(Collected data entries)
=== Section Start ===
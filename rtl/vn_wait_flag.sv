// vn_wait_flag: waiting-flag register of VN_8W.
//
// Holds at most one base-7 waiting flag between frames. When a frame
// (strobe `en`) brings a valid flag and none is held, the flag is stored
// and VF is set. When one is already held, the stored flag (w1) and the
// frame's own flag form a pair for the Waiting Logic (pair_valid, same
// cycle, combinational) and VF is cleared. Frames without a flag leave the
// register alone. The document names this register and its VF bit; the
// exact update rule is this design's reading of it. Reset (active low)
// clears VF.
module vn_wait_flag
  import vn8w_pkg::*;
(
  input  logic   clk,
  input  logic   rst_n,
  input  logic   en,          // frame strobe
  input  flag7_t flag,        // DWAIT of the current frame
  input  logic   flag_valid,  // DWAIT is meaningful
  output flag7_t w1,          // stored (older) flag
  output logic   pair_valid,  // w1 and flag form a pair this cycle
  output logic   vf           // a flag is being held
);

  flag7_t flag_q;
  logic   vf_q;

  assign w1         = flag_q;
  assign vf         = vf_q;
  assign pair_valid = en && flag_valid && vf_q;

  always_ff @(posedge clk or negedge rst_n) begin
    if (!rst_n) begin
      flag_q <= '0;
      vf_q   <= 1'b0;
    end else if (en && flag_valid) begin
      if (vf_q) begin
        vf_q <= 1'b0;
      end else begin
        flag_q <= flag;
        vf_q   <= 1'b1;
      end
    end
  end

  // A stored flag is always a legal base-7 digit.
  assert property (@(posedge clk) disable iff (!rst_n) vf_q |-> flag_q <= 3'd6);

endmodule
=== Section End ===
Task prompt — Retype exactly the lines above, from the one with "VF bit; the" through the one with "stored (older) flag", inclusive.

Output of the exercise —
// register alone. The document names this register and its VF bit; the
// exact update rule is this design's reading of it. Reset (active low)
// clears VF.
module vn_wait_flag
  import vn8w_pkg::*;
(
  input  logic   clk,
  input  logic   rst_n,
  input  logic   en,          // frame strobe
  input  flag7_t flag,        // DWAIT of the current frame
  input  logic   flag_valid,  // DWAIT is meaningful
  output flag7_t w1,          // stored (older) flag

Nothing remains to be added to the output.